▶ _Exercise_: Please reproduce verbatim the lines below, from the first through the one with "- **Only small".

Data excerpts:
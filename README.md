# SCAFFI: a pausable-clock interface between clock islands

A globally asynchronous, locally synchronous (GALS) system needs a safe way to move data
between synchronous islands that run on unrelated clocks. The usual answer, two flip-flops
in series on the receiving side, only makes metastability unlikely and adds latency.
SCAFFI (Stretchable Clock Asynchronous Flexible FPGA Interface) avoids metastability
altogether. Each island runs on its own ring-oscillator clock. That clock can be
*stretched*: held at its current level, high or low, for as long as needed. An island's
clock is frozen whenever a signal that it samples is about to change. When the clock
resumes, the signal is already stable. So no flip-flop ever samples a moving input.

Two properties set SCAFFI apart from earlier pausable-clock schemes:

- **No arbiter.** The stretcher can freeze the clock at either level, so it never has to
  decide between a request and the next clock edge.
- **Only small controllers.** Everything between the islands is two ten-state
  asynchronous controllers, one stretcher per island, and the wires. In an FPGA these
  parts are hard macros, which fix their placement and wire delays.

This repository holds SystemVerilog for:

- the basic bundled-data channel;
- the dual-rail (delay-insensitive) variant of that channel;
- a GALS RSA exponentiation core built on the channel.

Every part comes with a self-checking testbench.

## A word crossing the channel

▶ _Exercise solution_:
filename README.md
# SCAFFI: a pausable-clock interface between clock islands

A globally asynchronous, locally synchronous (GALS) system needs a safe way to move data
between synchronous islands that run on unrelated clocks. The usual answer, two flip-flops
in series on the receiving side, only makes metastability unlikely and adds latency.
SCAFFI (Stretchable Clock Asynchronous Flexible FPGA Interface) avoids metastability
altogether. Each island runs on its own ring-oscillator clock. That clock can be
*stretched*: held at its current level, high or low, for as long as needed. An island's
clock is frozen whenever a signal that it samples is about to change. When the clock
resumes, the signal is already stable. So no flip-flop ever samples a moving input.

Two properties set SCAFFI apart from earlier pausable-clock schemes:

- **No arbiter.** The stretcher can freeze the clock at either level, so it never has to
  decide between a request and the next clock edge.
- **Only small controllers.** Everything between the islands is two ten-state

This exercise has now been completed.